Definition of Business Logistics


One of the most important parts of running a large business is making sure that the supplies and products you need are in the right place at the right time. If the supply chain is not in sync, the business will suffer as a whole. Business logistics deals with controlling the movement of business resources and supplies.


One of the important aspects of business logistics involves planning. In this stage of planning, a company uses supply chain management professionals to determine the most efficient route for goods and services to flow. The ultimate purpose of logistics is to move goods and services from the point they originate to the customer with a smooth and timely flow. For this to happen, the decision-makers in a company must sit down and determine the best way to move these items from one point to another.

Implementing the Plan

After a logistics plan has been created for a business, the company must then implement it. The company must take the plans and invest the appropriate amount of resources to make it happen. For example, the company may need to build or purchase a distribution facility in another city to make sure the products are handled and shipped in a timely manner. The company may need to invest in a new digital inventory system so that it can know where shipments are at all times.

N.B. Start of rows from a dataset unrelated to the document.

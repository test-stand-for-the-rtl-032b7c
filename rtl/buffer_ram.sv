// buffer_ram: word memory with one write port and one registered read port.
//
// The STAR uses it for its three 64k x 16 data buffers, filled by a data
// demultiplexer and read over VME, and for its 32k x 16 test memory, filled
// over VME and read by the test data multiplexer. The depths and the 16-bit
// width follow the board description; the two-port organisation and the
// one-cycle read latency are this design's choices.
//
// Timing: a write with `we` high is done at the clock edge. `rdata` holds the
// word at `raddr` one clock after `re` was high and keeps it otherwise.
module buffer_ram #(
  parameter int unsigned DEPTH = 65536,
  parameter int unsigned WIDTH = 16,
  localparam int unsigned AW = $clog2(DEPTH)
) (
  input  logic             clk,
  input  logic             we,
  input  logic [AW-1:0]    waddr,
  input  logic [WIDTH-1:0] wdata,
  input  logic             re,
  input  logic [AW-1:0]    raddr,
  output logic [WIDTH-1:0] rdata
);
  logic [WIDTH-1:0] mem [DEPTH];

  always_ff @(posedge clk) begin
    if (we) mem[waddr] <= wdata;
    if (re) rdata <= mem[raddr];
  end
endmodule
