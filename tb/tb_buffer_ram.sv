// tb_buffer_ram: writes pseudo-random words to the 64k x 16 memory, reads
// them back in another order, and checks the one-clock read latency and that
// the read data holds while `re` is low.
// The 64k x 16 organisation is the STAR data buffer's; the one-clock
// registered read is this design's choice.
module tb_buffer_ram;
  localparam int DEPTH = 65536;
  logic clk = 0;
  always #5 clk = ~clk;
  logic we = 0, re = 0;
  logic [15:0] waddr = 0, raddr = 0, wdata = 0, rdata;
  int checks = 0, failures = 0;
  logic [15:0] model [int];

  buffer_ram #(.DEPTH(DEPTH), .WIDTH(16)) dut (.*);

  initial begin
    repeat (20000) @(posedge clk);
    failures++;
    $display("TB_RESULT checks=%0d failures=%0d", checks, failures);
    $finish;
  end

  initial begin
    int a;
    // write 300 words at scattered addresses, including both ends
    for (int i = 0; i < 300; i++) begin
      a = (i == 0) ? 0 : (i == 1) ? DEPTH - 1 : int'($urandom_range(DEPTH - 1));
      @(posedge clk);
      we <= 1; waddr <= 16'(a); wdata <= 16'($urandom);
      @(negedge clk);
      model[a] = wdata;
    end
    @(posedge clk) we <= 0;
    foreach (model[k]) begin
      @(posedge clk); re <= 1; raddr <= 16'(k);
      @(posedge clk); re <= 0; raddr <= 16'(k + 1);
      @(negedge clk);
      checks++;
      if (rdata !== model[k]) begin
        failures++;
        $display("FAIL addr %0d: %h expected %h", k, rdata, model[k]);
      end
      // no read strobe: data must hold
      @(posedge clk); @(negedge clk);
      checks++;
      if (rdata !== model[k]) begin failures++; $display("FAIL hold at %0d", k); end
    end
    $display("TB_RESULT checks=%0d failures=%0d", checks, failures);
    $finish;
  end
endmodule
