// cmd_mux: the TFIB's input multiplexer for high level commands.
//
// The STAR can send its commands over the J3 backplane or over a front panel
// cable; the TFIB control register chooses which one the TFIB listens to.
// The selected command is registered once, so the TFIB controller sees a
// clean one-cycle strobe aligned to its own clock. Registering and the
// select bit are this design's choices.
//
// Timing: one clock from a strobe on the selected bus to `cmd_out.strobe`.
module cmd_mux
  import svx_pkg::*;
(
  input  logic     clk,
  input  logic     rst,
  input  logic     sel_front_panel, // 1: front panel bus, 0: J3 bus
  input  cmd_bus_t j3_cmd,
  input  cmd_bus_t fp_cmd,
  output cmd_bus_t cmd_out
);
  always_ff @(posedge clk) begin
    if (rst) cmd_out <= '{strobe: 1'b0, cmd: HL_NOP};
    else     cmd_out <= sel_front_panel ? fp_cmd : j3_cmd;
  end
endmodule
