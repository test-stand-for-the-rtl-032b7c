// tb_cmd_mux: sends different commands on the J3 and front panel buses and
// checks that the selected one appears one clock later.
// The two command sources (J3 backplane, front panel) come from the board
// description; the one-clock register stage is this design's choice.
module tb_cmd_mux;
  import svx_pkg::*;
  logic clk = 0, rst = 1, sel_front_panel = 0;
  always #5 clk = ~clk;
  cmd_bus_t j3_cmd = '0, fp_cmd = '0, cmd_out;
  int checks = 0, failures = 0;

  cmd_mux dut (.*);

  initial begin
    repeat (5000) @(posedge clk);
    failures++;
    $display("TB_RESULT checks=%0d failures=%0d", checks, failures);
    $finish;
  end

  initial begin
    cmd_bus_t exp_cmd;
    @(negedge clk);
    @(negedge clk) rst = 0;
    for (int i = 0; i < 200; i++) begin
      sel_front_panel = $urandom_range(1);
      j3_cmd = '{strobe: 1'($urandom), cmd: hl_cmd_e'($urandom_range(7))};
      fp_cmd = '{strobe: 1'($urandom), cmd: hl_cmd_e'($urandom_range(7))};
      exp_cmd = sel_front_panel ? fp_cmd : j3_cmd;
      @(negedge clk);
      checks++;
      if (cmd_out != exp_cmd) begin
        failures++;
        $display("FAIL step %0d: got %p expected %p", i, cmd_out, exp_cmd);
      end
    end
    $display("TB_RESULT checks=%0d failures=%0d", checks, failures);
    $finish;
  end
endmodule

Another part of business logistics involves altering and adjusting the plan to increase efficiency. The business has to continually monitor how goods and services get from one point to another. If the company is not meeting expectations, it must invest additional resources to shorten transportation times. This requires a company to rely on the assessments of its supply-chain managers and logistics professionals. Improving an existing supply chain can sometimes require large investments on the part of the company.

Inventory Control

Being able to control inventory is another essential function of logistics. Logistics does not only involve moving inventory from one point to another, but it also involves managing stationary inventory. A company needs to know how much inventory it must keep on hand at all times. If the company knows exactly how quickly it can get goods when they are ordered, it can predict how much inventory to keep in its warehouse. This helps avoid delays and keep customers happy.